■ Exercise objective: In the entries that follow, find each line with the word "enum" and copy it.
____________
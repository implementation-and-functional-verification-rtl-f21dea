// alu: 32-bit arithmetic/logic unit of the execute stage.
// sel (ALU_select): 000 add, 001 sub, 010 sll, 011 xor, 100 srl, 101 sra,
// 110 or, 111 and; shifts use b[4:0]. The result is formed on 33 bits so that
// bit 32 is the carry (for subtraction: the borrow, 1 when a < b unsigned).
// Flags: zero, carry, sign (bit 31) and overflow = carry ^ a31 ^ b31 ^ y31,
// which is the signed overflow of a subtraction. The branch circuit uses the
// flags. Combinational. Operation codes and flags follow the document.
module alu
  import riscv_pkg::*;
(
  input  logic [31:0] a,
  input  logic [31:0] b,
  input  alu_sel_e    sel,
  output logic [31:0] y,
  output logic        zero,
  output logic        carry,
  output logic        sign,
  output logic        overflow
);
  logic [32:0] r;

  always_comb begin
    unique case (sel)
      ALU_ADD: r = {1'b0, a} + {1'b0, b};
      ALU_SUB: r = {1'b0, a} - {1'b0, b};
      ALU_SLL: r = {1'b0, a << b[4:0]};
      ALU_XOR: r = {1'b0, a ^ b};
      ALU_SRL: r = {1'b0, a >> b[4:0]};
      ALU_SRA: r = {1'b0, 32'($signed(a) >>> b[4:0])};
      ALU_OR:  r = {1'b0, a | b};
      ALU_AND: r = {1'b0, a & b};
      default: r = '0;
    endcase
  end

  assign y        = r[31:0];
  assign zero     = (r[31:0] == '0);
  assign carry    = r[32];
  assign sign     = r[31];
  assign overflow = r[32] ^ a[31] ^ b[31] ^ r[31];
endmodule
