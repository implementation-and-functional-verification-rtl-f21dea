// tb_alu: random and corner operands for all eight ALU operations; result
// and the zero, carry, sign and overflow flags are compared with values
// computed here on 33/64-bit integers.
module tb_alu;
  import riscv_pkg::*;
  logic clk = 0;
  always #5 clk = ~clk;
  logic [31:0] a, b, y, ey;
  alu_sel_e sel;
  logic zero, carry, sign, overflow, ec;
  int checks = 0, failures = 0;

  alu dut (.*);

  initial begin
    repeat (10000) @(posedge clk);
    failures++;
    $display("TB_RESULT checks=%0d failures=%0d", checks, failures);
    $finish;
  end

  initial begin
    logic [31:0] corner [6] = '{32'h0, 32'h1, 32'h7fffffff, 32'h80000000, 32'hffffffff, 32'h20};
    for (int n = 0; n < 4000; n++) begin
      a = (n % 5 == 0) ? corner[$urandom_range(0, 5)] : $urandom;
      b = (n % 3 == 0) ? corner[$urandom_range(0, 5)] : $urandom;
      sel = alu_sel_e'(3'($urandom));
      #1;
      ec = 0;
      case (sel)
        ALU_ADD: {ec, ey} = {1'b0, a} + {1'b0, b};
        ALU_SUB: begin ey = a - b; ec = (a < b); end
        ALU_SLL: ey = a << b[4:0];
        ALU_XOR: ey = a ^ b;
        ALU_SRL: ey = a >> b[4:0];
        ALU_SRA: ey = 32'($signed(a) >>> b[4:0]);
        ALU_OR:  ey = a | b;
        default: ey = a & b;
      endcase
      checks++;
      if (y != ey || zero != (ey == 0) || sign != ey[31] || carry != ec) begin
        failures++; $display("FAIL: %h op%0d %h = %h c%0d", a, sel, b, y, carry);
      end
      if (sel == ALU_SUB) begin
        checks++;
        if (overflow != (($signed(a) < $signed(b)) != ey[31])) begin
          failures++; $display("FAIL: overflow %h - %h", a, b);
        end
      end
    end
    $display("TB_RESULT checks=%0d failures=%0d", checks, failures);
    $finish;
  end
endmodule
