// alu_control: turns ALUOP and ctrl_in = {instr[30], instr[14:12]} into the
// ALU operation. ALUOP 01 forces add (addresses, AUIPC, JALR), 10 forces
// subtract (branch compare), 00 decodes funct3 with bit 30 selecting SUB/SRA,
// 11 decodes funct3 for immediate instructions where bit 30 only matters for
// SRAI. SLT/SLTU map to a subtraction: their result comes from the branch
// circuit. Combinational. The ALUOP meanings are read from the document's
// control table.
module alu_control
  import riscv_pkg::*;
(
  input  logic [1:0] aluop,
  input  logic [3:0] ctrl_in,
  output alu_sel_e   sel
);
  logic       b30;
  logic [2:0] f3;
  assign b30 = ctrl_in[3];
  assign f3  = ctrl_in[2:0];

  always_comb begin
    unique case (aluop)
      ALUOP_ADD:    sel = ALU_ADD;
      ALUOP_BRANCH: sel = ALU_SUB;
      default: begin
        unique case (f3)
          3'b000:  sel = (aluop == ALUOP_REG && b30) ? ALU_SUB : ALU_ADD;
          3'b001:  sel = ALU_SLL;
          3'b010:  sel = ALU_SUB;
          3'b011:  sel = ALU_SUB;
          3'b100:  sel = ALU_XOR;
          3'b101:  sel = b30 ? ALU_SRA : ALU_SRL;
          3'b110:  sel = ALU_OR;
          default: sel = ALU_AND;
        endcase
      end
    endcase
  end
endmodule
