// tb_alu_control: every ALUOP / {bit30, funct3} combination against the
// expected ALU operation table.
module tb_alu_control;
  import riscv_pkg::*;
  logic clk = 0;
  always #5 clk = ~clk;
  logic [1:0] aluop;
  logic [3:0] ctrl_in;
  alu_sel_e sel, exp;
  int checks = 0, failures = 0;

  alu_control dut (.*);

  initial begin
    repeat (10000) @(posedge clk);
    failures++;
    $display("TB_RESULT checks=%0d failures=%0d", checks, failures);
    $finish;
  end

  initial begin
    for (int op = 0; op < 4; op++)
      for (int c = 0; c < 16; c++) begin
        aluop = 2'(op); ctrl_in = 4'(c);
        #1;
        if (op == 1) exp = ALU_ADD;
        else if (op == 2) exp = ALU_SUB;
        else case (c[2:0])
          0: exp = (op == 0 && c[3]) ? ALU_SUB : ALU_ADD;
          1: exp = ALU_SLL;
          2, 3: exp = ALU_SUB;
          4: exp = ALU_XOR;
          5: exp = c[3] ? ALU_SRA : ALU_SRL;
          6: exp = ALU_OR;
          default: exp = ALU_AND;
        endcase
        checks++;
        if (sel != exp) begin failures++; $display("FAIL: aluop=%0d in=%b -> %0d", op, ctrl_in, sel); end
      end
    $display("TB_RESULT checks=%0d failures=%0d", checks, failures);
    $finish;
  end
endmodule
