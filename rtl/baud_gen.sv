// baud_gen: baud-rate generator. A counter runs from 0 to DIV-1 and emits a
// one-cycle enable pulse, tick, each time it wraps, i.e. at clk/DIV. DIV is
// chosen so the tick rate is 16x the baud rate; the tick is an enable for the
// UART transmitter and receiver, not a clock, so the UART stays in one clock
// domain (as the document requires). DIV's default assumes a 50 MHz UART
// clock and 115200 baud; the document gives no rate.
module baud_gen #(
  parameter int DIV = 27
) (
  input  logic clk,
  input  logic rst_n,
  output logic tick
);
  logic [$clog2(DIV)-1:0] cnt;

  always_ff @(posedge clk or negedge rst_n) begin
    if (!rst_n)                         cnt <= '0;
    else if (cnt == $bits(cnt)'(DIV-1)) cnt <= '0;
    else                                cnt <= cnt + 1'b1;
  end

  assign tick = (cnt == $bits(cnt)'(DIV-1));
endmodule
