// tb_baud_gen: the tick must be a single-cycle pulse every DIV clocks.
module tb_baud_gen;
  logic clk = 0, rst_n = 0, tick;
  always #5 clk = ~clk;
  int checks = 0, failures = 0;

  baud_gen #(.DIV(27)) dut (.*);

  initial begin
    repeat (10000) @(posedge clk);
    failures++;
    $display("TB_RESULT checks=%0d failures=%0d", checks, failures);
    $finish;
  end

  initial begin
    int last = -1, n = 0;
    repeat (3) @(negedge clk); rst_n = 1;
    for (int c = 0; c < 2000; c++) begin
      @(negedge clk);
      if (tick) begin
        if (last >= 0) begin
          checks++;
          if (c - last != 27) begin failures++; $display("FAIL: period %0d", c - last); end
        end
        last = c; n++;
      end
    end
    checks++;
    if (n < 70) begin failures++; $display("FAIL: only %0d ticks", n); end
    $display("TB_RESULT checks=%0d failures=%0d", checks, failures);
    $finish;
  end
endmodule
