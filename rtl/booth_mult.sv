// booth_mult: sequential radix-2 Booth multiplier for N-bit two's-complement
// operands (N = 33: 32-bit register values with one extension bit).
// Registers A (accumulator), Q (multiplier) and q_1 form a shift register;
// each step looks at {Q[0], q_1}: 10 subtracts the multiplicand M from A,
// 01 adds it, then {A, Q, q_1} is shifted right arithmetically. The start
// cycle already performs step 1 on the incoming operands, N-1 further cycles
// do the remaining steps, and done is high for one cycle after that with the
// 2N-bit product on p: N+1 cycles from start to done (34 for N = 33).
// The add/subtract is one bit wider than A, so even M = -2^(N-1) works.
// cancel returns to idle. The algorithm follows the document; the step-in-
// start-cycle timing is this design's choice to meet the stated 34 cycles.
module booth_mult #(
  parameter int N = 33
) (
  input  logic           clk,
  input  logic           rst_n,
  input  logic           start,
  input  logic           cancel,
  input  logic [N-1:0]   a,
  input  logic [N-1:0]   b,
  output logic           busy,
  output logic           done,
  output logic [2*N-1:0] p
);
  typedef enum logic [1:0] {IDLE, RUN, DONE} state_e;
  state_e state;

  logic [N-1:0] m_q, acc_q, q_q;
  logic         q1_q;
  logic [$clog2(N+1)-1:0] cnt;

  // one Booth step: returns {A, Q, q_1} after add/sub and arithmetic shift
  function automatic logic [2*N:0] booth_step(input logic [N-1:0] acc,
                                              input logic [N-1:0] q,
                                              input logic q1,
                                              input logic [N-1:0] m);
    logic [N:0] s;  // one guard bit so that A - M cannot overflow
    unique case ({q[0], q1})
      2'b10:   s = {acc[N-1], acc} - {m[N-1], m};
      2'b01:   s = {acc[N-1], acc} + {m[N-1], m};
      default: s = {acc[N-1], acc};
    endcase
    return {s, q};
  endfunction

  logic [2*N:0] st_first, st_next;
  assign st_first = booth_step('0, b, 1'b0, a);
  assign st_next  = booth_step(acc_q, q_q, q1_q, m_q);

  always_ff @(posedge clk or negedge rst_n) begin
    if (!rst_n) begin
      state <= IDLE;
      m_q <= '0; acc_q <= '0; q_q <= '0; q1_q <= 1'b0; cnt <= '0;
    end else if (cancel) begin
      state <= IDLE;
    end else begin
      unique case (state)
        IDLE: if (start) begin
          m_q <= a;
          {acc_q, q_q, q1_q} <= st_first;
          cnt   <= 1;
          state <= RUN;
        end
        RUN: begin
          {acc_q, q_q, q1_q} <= st_next;
          cnt <= cnt + 1'b1;
          if (cnt == $bits(cnt)'(N - 1)) state <= DONE;
        end
        default: state <= IDLE;
      endcase
    end
  end

  assign busy = (state == RUN);
  assign done = (state == DONE);
  assign p    = {acc_q, q_q};
endmodule
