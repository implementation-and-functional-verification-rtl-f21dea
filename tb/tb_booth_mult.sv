// tb_booth_mult: random signed 33-bit operand pairs (plus extremes); checks
// the 66-bit product, that done arrives exactly 33 clock edges after the
// start edge (34 cycles counting the start cycle), and that cancel returns
// the unit to idle.
module tb_booth_mult;
  logic clk = 0, rst_n = 0;
  always #5 clk = ~clk;
  logic start = 0, cancel = 0, busy, done;
  logic [32:0] a, b;
  logic [65:0] p;
  int checks = 0, failures = 0;

  booth_mult dut (.*);

  initial begin
    repeat (200000) @(posedge clk);
    failures++;
    $display("TB_RESULT checks=%0d failures=%0d", checks, failures);
    $finish;
  end

  task automatic run(input logic [32:0] x, input logic [32:0] y);
    int n = 0;
    logic signed [65:0] exp;
    @(negedge clk); a = x; b = y; start = 1;
    @(negedge clk); start = 0;
    n = 1;
    while (!done) begin @(negedge clk); n++; end
    exp = 66'($signed(x)) * 66'($signed(y));
    checks += 2;
    if (p != exp) begin failures++; $display("FAIL: %h*%h=%h exp %h", x, y, p, exp); end
    if (n != 33) begin failures++; $display("FAIL: latency %0d", n); end
  endtask

  initial begin
    repeat (3) @(negedge clk); rst_n = 1;
    run(33'h100000000, 33'h100000000);
    run(33'h0ffffffff, 33'h0ffffffff);
    run(33'h1ffffffff, 33'h000000001);
    for (int i = 0; i < 300; i++) run({1'($urandom), 32'($urandom)}, {1'($urandom), 32'($urandom)});
    // cancel in the middle
    @(negedge clk); a = 5; b = 7; start = 1;
    @(negedge clk); start = 0;
    repeat (10) @(negedge clk);
    cancel = 1; @(negedge clk); cancel = 0;
    checks++;
    if (busy || done) begin failures++; $display("FAIL: cancel ignored"); end
    repeat (40) @(negedge clk);
    checks++;
    if (done) begin failures++; $display("FAIL: done after cancel"); end
    run(33'd12345, 33'd678);
    $display("TB_RESULT checks=%0d failures=%0d", checks, failures);
    $finish;
  end
endmodule
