# ILI9341 LCD controller for Avalon-MM systems

This controller drives a 240x320 TFT panel through an ILI9341 driver chip on
its 16-bit 8080-style parallel bus (the Terasic LT24 card, for instance). It
lives in an Avalon-MM system next to a soft processor and an external SDRAM.
It has two ways of getting pixels to the display:

- **Mode A, processor writes.** Software writes every command and pixel into
  two registers. The controller turns each register write into one LCD bus
  cycle.
- **Mode B, DMA.** Software sends the LCD commands itself, for example
  `0x2C` (memory write). It then gives the controller a start address, an
  end address and a burst length, and fires the DMA engine. The engine reads
  the frame from memory in Avalon bursts into a FIFO. The LCD side empties
  the FIFO at one pixel every four clocks. An interrupt marks the end of the
  frame.

At the 50 MHz system clock, four clocks per pixel gives
50 MHz / (4 x 240 x 320) = 162.76 frames per second. The full-frame
simulation measures 307 211 clocks per frame, which is 162.75 frames/s.
Reading from the LCD (ID, status, frame memory) works in both modes. Software
must skip the dummy word that the ILI9341 returns first.

## Structure

```
          Avalon slave (as_*)                Avalon master (am_*)
                 |                                   ^
           +-----v------+   dma_cfg, pulses    +-----+------+
  irq <----+  lcd_regs  +--------------------->|  lcd_dma   |
           |            |<---- status ---------+            |
           +--+------^--+                      +-----+------+
    requests  |      | busy, read data               | 32-bit words
           +--v------+--+   16-bit pixels      +-----v------+
  LCD pins<+ lcd_control|<---------------------+  lcd_fifo  |
           +------------+                      +------------+
```

| module | role |
|---|---|
| `lcd_controller` | top level; connects the four blocks below |
| `lcd_regs` | Avalon slave, register file, interrupt logic |
| `lcd_control` | LCD bus sequencer (write and read cycles) |
| `lcd_dma` | Avalon burst-read master that copies a frame into the FIFO |
| `lcd_fifo` | 256 x 32-bit show-ahead FIFO with a 16-bit read port |
| `lcd_pkg` | register offsets, state encodings, DMA configuration struct |

The whole design runs on one clock, the Avalon clock. `reset_n` is an
asynchronous, active-low reset.

## The LCD bus sequencer

This is the part where timing matters most. The ILI9341 bus timing at
50 MHz (20 ns per clock) sets the cycle lengths:

| rule | ILI9341 minimum | this design |
|---|---|---|
| write cycle twc | 66 ns | 4 clocks = 80 ns |
| WRX low / high | 15 ns / 15 ns | 2 clocks / 2 clocks |
| data setup / hold around the rising WRX | 10 ns / 10 ns | 40 ns / 40 ns |
| RDX low for frame-memory reads (trdlfm) | 355 ns | 17 clocks = 340 ns (see below) |
| read cycle for frame-memory reads (trcfm) | 450 ns | 19 clocks = 380 ns (see below) |
| read cycle for ID reads (trc) | 150 ns | 19 clocks = 380 ns |

**Write cycle.** The states are `WRITE`, `WRITE_WAIT`, `EDGE_W` and
`FINISH_W`, one clock each. WRX is low in the first two states. The LCD
latches D[15:0] on the rising edge of WRX at the start of `EDGE_W`. D stays
driven (`d_oe`) until `FINISH_W` ends. D/CX is low for a command and high for
data. It is set when the cycle starts and keeps its value afterwards.

**Read cycle.** `READ` pulls RDX low. `READ_L_WAIT` then keeps it low for
`RD_WAIT_CYCLES` more clocks (16 by default). The data bus is sampled at the
last clock edge of that wait, while RDX is still low. RDX rises in `EDGE_R`.
`FINISH_R` gives the LCD time to release the bus. The cycle takes 19 clocks.
This meets the rule that a read must last at least nine clocks. It is still
slightly shorter than the datasheet minimums for frame-memory reads.
Set `RD_WAIT_CYCLES = 18` (RDX low 380 ns, cycle 420 ns) or more to meet
those too. ID and status reads are well inside their limits.

**Streaming.** In mode B, `FINISH_W` goes directly to the next `WRITE`
whenever the FIFO has a pixel. That is what gives one pixel every four clocks
with no gap. A processor write always starts from `IDDLE`, so back-to-back
processor writes take five clocks each. If the processor accesses the LCD
during a stream, the stream stops at the next `FINISH_W` and the processor
access goes through. In `IDDLE`, the processor has priority over the FIFO.
Software can therefore send a command in the middle of a DMA frame without
waiting for the frame to finish.

**Pins.** CSX is low in every state except `IDDLE`. All pin outputs come
straight from flip-flops, so they do not glitch. The bidirectional data bus
appears as `d_out`, `d_oe` and `d_in`. Put the tri-state buffer in the pad
ring: `D = d_oe ? d_out : 'z`.

## The DMA engine and FIFO flow control

The engine has four states:

1. `waiting`: on DmaFire, load the address counter from DmaStartAddr.
2. `avalon`: hold `am_read`, the address, `am_burstcount = DmaBurstCount`
   and all byte enables until `am_waitrequest` is low.
3. `transferring`: count the returned beats. Every beat is written into the
   FIFO as it arrives. After the whole burst has arrived, the engine waits
   until the FIFO holds fewer than DmaFifoThreshold words. Then it either
   finishes, if the address is at or past DmaEndAddr, or adds DmaBurstCount
   to the address and goes back to `avalon`.
4. `irqreq`: raise the interrupt and wait for DmaIrqAck.

Only one burst is ever outstanding. The beat counter counts a copy of
`am_readdatavalid` delayed by one clock. That way, by the time the burst
counts as complete, the FIFO's registered word count already includes the
last beat. The threshold check happens before a burst is requested. So the
FIFO cannot overflow as long as

    DmaFifoThreshold + DmaBurstCount <= 256

For example, use bursts of 128 with a threshold of 128. Bursts can be 2 to
256 words. `am_burstcount` is 11 bits wide, but a burst longer than 256
needs a deeper FIFO (`FIFO_DEPTH`).

**Address units.** The address advances by DmaBurstCount, so it counts one
unit per 32-bit word. DmaEndAddr is the address of the *last burst*, not the
last word:

    DmaEndAddr = DmaStartAddr + words_in_frame - DmaBurstCount

A full RGB565 frame is 38 400 words. Note that a standard Avalon master
addresses bytes. Behind a byte-addressed interconnect, consecutive bursts
would then overlap by three quarters. Either place a word-to-byte address
shift (x4) between `am_address` and the interconnect, or change the
increment in `lcd_dma` to `burst_count * 4` and program byte addresses.

**FIFO.** The FIFO holds 256 words of 32 bits (one M4K-sized block). The
DMA writes 32-bit words. The LCD side reads 16-bit halves, low half
`[15:0]` first, so a memory word holds two pixels with the earlier pixel in
the low half. The FIFO is show-ahead: the head half-word is always on `q`,
and `rdreq` acknowledges it. `wrusedw` (8 bits, in 32-bit words) and
`rdusedw` (9 bits, in 16-bit words) wrap to 0 when the FIFO is completely
full, as such narrow counters do. Use `wrfull` and `rdempty` when the
difference matters. A DmaSyncRst write also empties the FIFO.

## Registers

Word offsets on `as_address[3:0]`. Byte offset = 4 x word offset. Every
register resets to 0, and the LCD reset pin starts low (panel held in
reset).

| offset | write | read |
|---|---|---|
| 0x0 | SendCommand: LCD write with D/CX low, bits 15:0 | 0 |
| 0x1 | SendData: LCD write with D/CX high, bits 15:0 | starts one LCD read; returns the previous read word |
| 0x2 | LCDOn, bit 0 drives `lcd_on` | LCDOn |
| 0x3 | LCDResetN, bit 0 drives `rsx` | LCDResetN |
| 0x4 | - | word from the last LCD read |
| 0x5 | bit 1 MaskIRQ, bit 0 ForceIRQ | same |
| 0x6 | any value: DmaIrqAck | LCD sequencer state (0 IDDLE, 1 WRITE, 2 WRITE_WAIT, 3 EDGE_W, 4 FINISH_W, 5 READ, 6 READ_L_WAIT, 7 EDGE_R, 8 FINISH_R) |
| 0x7 | bit 1 DmaSyncRst, bit 0 DmaFire | DMA state (0 waiting, 1 avalon, 2 transferring, 3 irqreq) |
| 0x8 | DmaStartAddr | current DMA address |
| 0x9 | DmaEndAddr | beats received in the current burst |
| 0xA | DmaBurstCount, bits 10:0 | same |
| 0xB | DmaFifoThreshold, bits 8:0 | same |
| 0xC | OpMode, bit 0: 0 = mode A, 1 = mode B | same |
| 0xD | - | KEY_N[1:0], synchronised |

**Waits.** Only accesses that start an LCD cycle can be held with
`as_waitrequest`: writes to 0x0 and 0x1, and reads of 0x1. They wait while
the sequencer is busy. Every other access finishes in its first cycle,
including during a DMA stream. `as_readdata` is combinational and valid in
the cycle where the read is accepted.

**Reading the LCD.** Read 0x1 to start a read. Poll 0x6 until it shows
`IDDLE` (0), then read 0x4.

**Interrupt.** `as_irq = ForceIRQ | (dma_irq & ~MaskIRQ)`. `dma_irq` stays
high from the end of the frame until software writes 0x6. Every
acknowledge also pulses the `irq_ack` pin for one clock, so external
equipment can see that a frame was taken.

Typical mode-B frame:

```
write 0x2 <- 1; write 0x3 <- 1          power the panel, release reset
(initialise the ILI9341 through 0x0 / 0x1)
write 0xC <- 1                          mode B
write 0x0 <- 0x2C                       memory write command
write 0x8 <- frame_base
write 0x9 <- frame_base + 38400 - 128
write 0xA <- 128; write 0xB <- 128
write 0x7 <- 1                          fire
... interrupt ...
write 0x6 <- 1                          acknowledge; the last pixels are still
                                        leaving the FIFO (poll 0x6 for IDDLE)
```

## Parameters

| parameter | default | meaning |
|---|---|---|
| `lcd_controller.FIFO_DEPTH` | 256 | FIFO depth in 32-bit words (power of two) |
| `lcd_controller.RD_WAIT_CYCLES` | 16 | extra RDX-low clocks in a read cycle |

The bus widths (32-bit Avalon address and data, 11-bit burst count, 4-bit
slave address) are fixed in `lcd_pkg`.

## Where the design makes its own choices

These points are decisions of this RTL, not given by the original design:

- The FIFO runs on the single system clock instead of two clocks.
- The low half of each word is sent first.
- The DMA's Avalon command is decoded from its state. The read request is
  held until it is accepted, rather than registered one clock late.
- DmaSyncRst also empties the FIFO.
- A processor request breaks into a DMA stream.
- The LCD pins are registered.
- The IRQ equation, the IRQAck pulse, the KEY_N synchroniser, the register
  bit positions that are not numbered, and the state codes.
- The RSX pin is used as the LCD reset.
- The read timing follows the original 16-clock wait. It is below the
  ILI9341 frame-memory read minimums (see above).
- The DMA address counts words (see above).

## Simulation

Testbenches are in `tb/`. Each one prints
`TB_RESULT checks=N failures=M` and stops.

| testbench | what it checks |
|---|---|
| `lcd_fifo_tb` | fill to full, counter wrap, drop on full, 20 000 random read/write cycles against a queue model, clear |
| `lcd_control_tb` | state sequence and WRX timing of a write, read cycle length and captured data, a 20-pixel stream at 4 clocks/pixel, a processor write breaking into a stream, processor priority |
| `lcd_dma_tb` | bursts at 0x100, 0x104 and 0x108 for start 0x100 / end 0x108 / burst 4, threshold throttling with a slowly drained FIFO, interrupt hold and acknowledge, synchronous reset |
| `lcd_regs_tb` | reset values, every register, waitrequest while busy, control pulses, IRQ mask and force |
| `lcd_controller_tb` | the whole controller at its default parameters. Mode A writes and a read, a full 240x320 frame by DMA (every pixel and the frame time checked), masked and forced interrupts, a command inside a stream, a DMA synchronous reset. It counts how often each of these happened. |

Support models, for simulation only:

- `ili9341_model` logs LCD writes, answers reads, and flags violations of
  the bus timing.
- `avalon_burst_mem` is a burst-read memory with wait states, latency and
  random gaps. Word `a` holds `{(2a+1) ^ 0x5A00, 2a ^ 0x5A00}`, so pixel
  `k` of a frame at address 0 is `k ^ 0x5A00`.

To run one with Verilator:

```
verilator --binary --timing --assert -Wno-fatal --timescale 1ns/1ps --top-module lcd_controller_tb \
    -y rtl -y tb +libext+.sv rtl/lcd_pkg.sv tb/lcd_controller_tb.sv
./obj_dir/Vlcd_controller_tb
```

The full-frame run finishes in a few seconds. Lint with
`verilator --lint-only -Wall -y rtl rtl/lcd_pkg.sv rtl/lcd_controller.sv`.
It reports two unused FIFO outputs, `wrfull` and `rdusedw`. They are left
unconnected on purpose.
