// lcd_pkg: types and constants shared by the LCD controller blocks.
//
// The register offsets are the 32-bit word offsets of the controller's
// Avalon slave (AS_Address[3:0]); their names and order follow the
// controller's register map. The state names of the LCD bus sequencer are
// the ones of its state diagram (including the spelling IDDLE). The DMA
// state names are those of the DMA engine description; their 2-bit encoding
// is this design's choice, so that the whole DMA state fits the two bits
// returned at offset 0x07.
package lcd_pkg;

  // Avalon slave word offsets
  typedef enum logic [3:0] {
    REG_SEND_COMMAND  = 4'h0,  // W: command to the LCD (D/CX low)
    REG_SEND_DATA     = 4'h1,  // W: data to the LCD (D/CX high); R: start an LCD read
    REG_LCD_ON        = 4'h2,  // RW: LCD_ON pin
    REG_LCD_RESETN    = 4'h3,  // RW: LCD reset pin (active low)
    REG_READ_DATA     = 4'h4,  // R: last word read from the LCD
    REG_IRQ_CTRL      = 4'h5,  // RW: bit1 MaskIRQ, bit0 ForceIRQ
    REG_IRQ_ACK       = 4'h6,  // W: DmaIrqAck; R: LCD FSM state
    REG_DMA_CTRL      = 4'h7,  // W: bit1 DmaSyncRst, bit0 DmaFire; R: DMA FSM state
    REG_DMA_START     = 4'h8,  // W: DmaStartAddr; R: current DMA address
    REG_DMA_END       = 4'h9,  // W: DmaEndAddr; R: DMA receive count
    REG_DMA_BURST     = 4'hA,  // RW: DmaBurstCount
    REG_DMA_THRESHOLD = 4'hB,  // RW: DmaFifoThreshold
    REG_OP_MODE       = 4'hC,  // RW: 0 = mode A (processor), 1 = mode B (DMA)
    REG_KEY_N         = 4'hD   // R: KEY_N push buttons
  } reg_addr_e;

  // LCD 8080 bus sequencer states
  typedef enum logic [3:0] {
    IDDLE       = 4'd0,
    WRITE       = 4'd1,
    WRITE_WAIT  = 4'd2,
    EDGE_W      = 4'd3,
    FINISH_W    = 4'd4,
    READ        = 4'd5,
    READ_L_WAIT = 4'd6,
    EDGE_R      = 4'd7,
    FINISH_R    = 4'd8
  } lcd_state_e;

  // DMA engine states
  typedef enum logic [1:0] {
    DMA_WAITING      = 2'd0,
    DMA_AVALON       = 2'd1,
    DMA_TRANSFERRING = 2'd2,
    DMA_IRQREQ       = 2'd3
  } dma_state_e;

  localparam int BURST_W = 11;  // AM_BurstCount[10:0]
  localparam int ADDR_W  = 32;  // AM_Address[31:0]

  // Configuration held in the register file and used by the DMA engine
  typedef struct packed {
    logic [ADDR_W-1:0]  start_addr;
    logic [ADDR_W-1:0]  end_addr;
    logic [BURST_W-1:0] burst_count;
    logic [8:0]         fifo_threshold;
  } dma_cfg_t;

endpackage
____________
■ Your solution:
  typedef enum logic [1:0] {IDLE, RUN, DONE} state_e;
  typedef enum logic [3:0] {
  typedef enum logic [3:0] {
  typedef enum logic [1:0] {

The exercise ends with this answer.